Так великий бунтовщик, написавший в этой книге незабываемые строки об ужасе войны и неспособности людей вообразить ее, даже когда они ее непосредственно переживают, воспевает полосу огня как момент истины; поэт детства, над которым грубо надругались, оплакивает здоровое воспитание, лишенное щепетильности и скорое до порки; автор памфлета усваивает омерзительные общие места антисемитизма, которые в «Смерти в кредит» он вложил в уста отца и которые воспринимались там как нелепые предрассудки; анархист, говоривший от имени всех людей со смуглой кожей, сожалеет, что христианские церкви отказались от идеи превосходства белых. Его трилогия о Второй мировой войне объединяет в единую, общую ложь все идеологии, правые и левые, демократию, фашизм и даже антисемитизм, он полностью отказывается от общества, в котором ему теперь видится не всемирный еврейский заговор, а всемирный заговор победителей и побежденных, включая евреев, альянс между банками, вьетконговцами и космическими станциями.
Селин обнаружил зло, и зло ослепило его. Как говорил Бернанос, он услышал голос позора, подобно исповеднику в нищем квартале; и все же, в отличие от многих старых исповедников, он не сумел подремать в перерыве между исповедями, утомившись от повторяющегося перечня ожидаемых прегрешений, не разглядел обыкновенную банальность зла. Подобно другим французским писателям его поколения, которые полагали, что вместе с Жидом могут сказать: «Я жил», Селин тоже искал «жизнь», не догадываясь о скрытой за этим желанием мегаломании. Как нередко признавался сам Селин, крича во все горло, он надеялся защитить девственную, дикую невинность «я». Он презирал служащих и похвалялся, что не относится к ним, словно это гарантировало ему особого рода подлинность и словно потасовки Хемингуэя априори более поэтичны, чем дела, которые разбирал в своей конторе Кафка.

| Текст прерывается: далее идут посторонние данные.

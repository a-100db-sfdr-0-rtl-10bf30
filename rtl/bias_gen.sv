// Behavioural model (not synthesizable logic) of the bias generation: a
// gain-enhanced folded-cascode OTA forces the voltage across the external
// resistor REXT to VREF, and the resulting reference current VREF/REXT is
// mirrored to every current cell. The model outputs that unit current,
// scaled by MIRROR_RATIO, once en is high, and zero before. OTA gain, settling,
// the CEXT compensation and the cascode bias voltages Vb1/Vb2 are not modelled.
module bias_gen #(
  parameter real MIRROR_RATIO = 1.0
) (
  input  logic en,
  input  real  vref,    // volts
  input  real  rext,    // ohms
  output real  iunit    // amperes per current cell
);
  always_comb begin
    if (en && rext > 0.0) iunit = MIRROR_RATIO * vref / rext;
    else                  iunit = 0.0;
  end
endmodule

Использовать слово «служащий» как оскорбление — банально и пошло: Пессоа и Звево сочли бы, что это заслуженный атрибут поэта. Такой поэт подобен не Ахиллу или Диомеду, яростно скачущим на боевой колеснице, а Улиссу, знающему, что он никто. Его явление людям состоит в явлении безличности, прячущей его среди вещей, подобно тому, как путешествие прячет фигуру путника за шумом дороги. Кафка и Пессоа путешествуют не на край темной ночи, а на край еще более страшной бесцветной посредственности: попав туда, понимаешь, что ты всего лишь вешалка для жизни, а поняв это, можно отыскать на самом дне невероятно стойкую правду.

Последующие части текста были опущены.